Towards multi-lingual argument mining: Comparable passage extraction from comparable corpora.
- Huangpan Zang
- AI Master
- Ability to read and understand papers written in English.
- Ability to perform academic writing.
- Strong programming skills (e.g.Java, essential)
- Lectures Information Retrieval oder Information Mining (essential)
Social media platforms allow millions of internet users to easily create and share multi-media content. This generates a continuously increasing volume of big data that harbours precious knowledge of the crowds. Much of crowd wisdom is bundled up in arguments, i.e. claims that are supported or refuted by evidence. This evidential data could be used to answer questions, understand complex phenomena or evaluate services and products - if it was easily accessible. However, currently, analytic tools can only tell what users report in big data, not why. Furthermore, currently most argument mining studies work with English or resource rich European languages. A desired situation would be if such systems exist also for under-resourced languages such as Urdu, Arabic, Persian and Turkish.
This master project will contribute towards developing tools for automatic extraction of relevant and reliable arguments from multi-lingual big data. In particular the tools will be applied to news articles written in English, Arabic, Persian, Urdu and Turkish.
The student will be provided with comparable news articles in the respective languages. Two documents written in two different languages are comparable if they talk about the same topic or event. The aim of this project is to develop a tool for creating comparable text passages -- i.e. matching text passages from an English file with text passages in the other language (e.g. Urdu) . The project should investigate features to determine the similarity between text passages. Also new development in semantic similarity such as word embeddings, neural networks should be considered in determining the similarity between the passages. Given gold standard data those features should be used to train a classifier (multi-label). To assess the quality of the classifier it should be also evaluated against the gold standard data.

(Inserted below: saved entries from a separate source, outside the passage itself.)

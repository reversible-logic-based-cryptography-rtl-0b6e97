// tb_scl_gate: exhaustive check of the 4x4 SCL gate.
// All 16 inputs are applied; each output is compared with a truth table
// written out by hand, and the 16 outputs must all differ (reversibility).
// Applying the expected output again must give back the input.
module tb_scl_gate;
  logic a, b, c, d, p, q, r, s;
  int checks = 0, failures = 0;
  bit [15:0] seen;

  scl_gate dut (.a(a), .b(b), .c(c), .d(d), .p(p), .q(q), .r(r), .s(s));

  // S for input index {a,b,c,d}: d is inverted unless a=b=c=0.
  localparam logic [15:0] S_TABLE = 16'b0101_0101_0101_0110; // bit n = S for input n

  initial begin
    #100000;
    failures++;
    $display("TB_RESULT checks=%0d failures=%0d", checks, failures);
    $finish;
  end

  initial begin
    seen = '0;
    for (int n = 0; n < 16; n++) begin
      {a, b, c, d} = 4'(n);
      #1;
      checks++;
      if ({p, q, r} !== {a, b, c} || s !== S_TABLE[n]) begin
        failures++;
        $display("FAIL scl in=%b out=%b%b%b%b", 4'(n), p, q, r, s);
      end
      checks++;
      if (seen[{p, q, r, s}]) begin
        failures++;
        $display("FAIL scl output %b repeated", {p, q, r, s});
      end
      seen[{p, q, r, s}] = 1'b1;
    end
    // self-inverse: feed each output back in
    for (int n = 0; n < 16; n++) begin
      {a, b, c, d} = {4'(n)};
      #1;
      {a, b, c, d} = {p, q, r, s};
      #1;
      checks++;
      if ({p, q, r, s} !== 4'(n)) begin
        failures++;
        $display("FAIL scl not self-inverse for %b", 4'(n));
      end
    end
    $display("TB_RESULT checks=%0d failures=%0d", checks, failures);
    $finish;
  end
endmodule : tb_scl_gate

- literature scan. This should be done before the actual project starts. Here the student will be given some initial papers. Based on these papers the student should collect more papers, perform a review of all the papers and prepare an oral presentation of 30 mins. providing an intro to the field. This should take 2-3 weeks. Actual work:
- Preprocessing of data. This can be done automatically using Natural Language Processing techniques.
- Performing data indexing e.g. using Lucene.
- Feature extraction and supervised learning. The student should perform automatic feature extraction and apply machine learning to generate comparable passages. Results of the automatic system should be evaluated using precision and recall.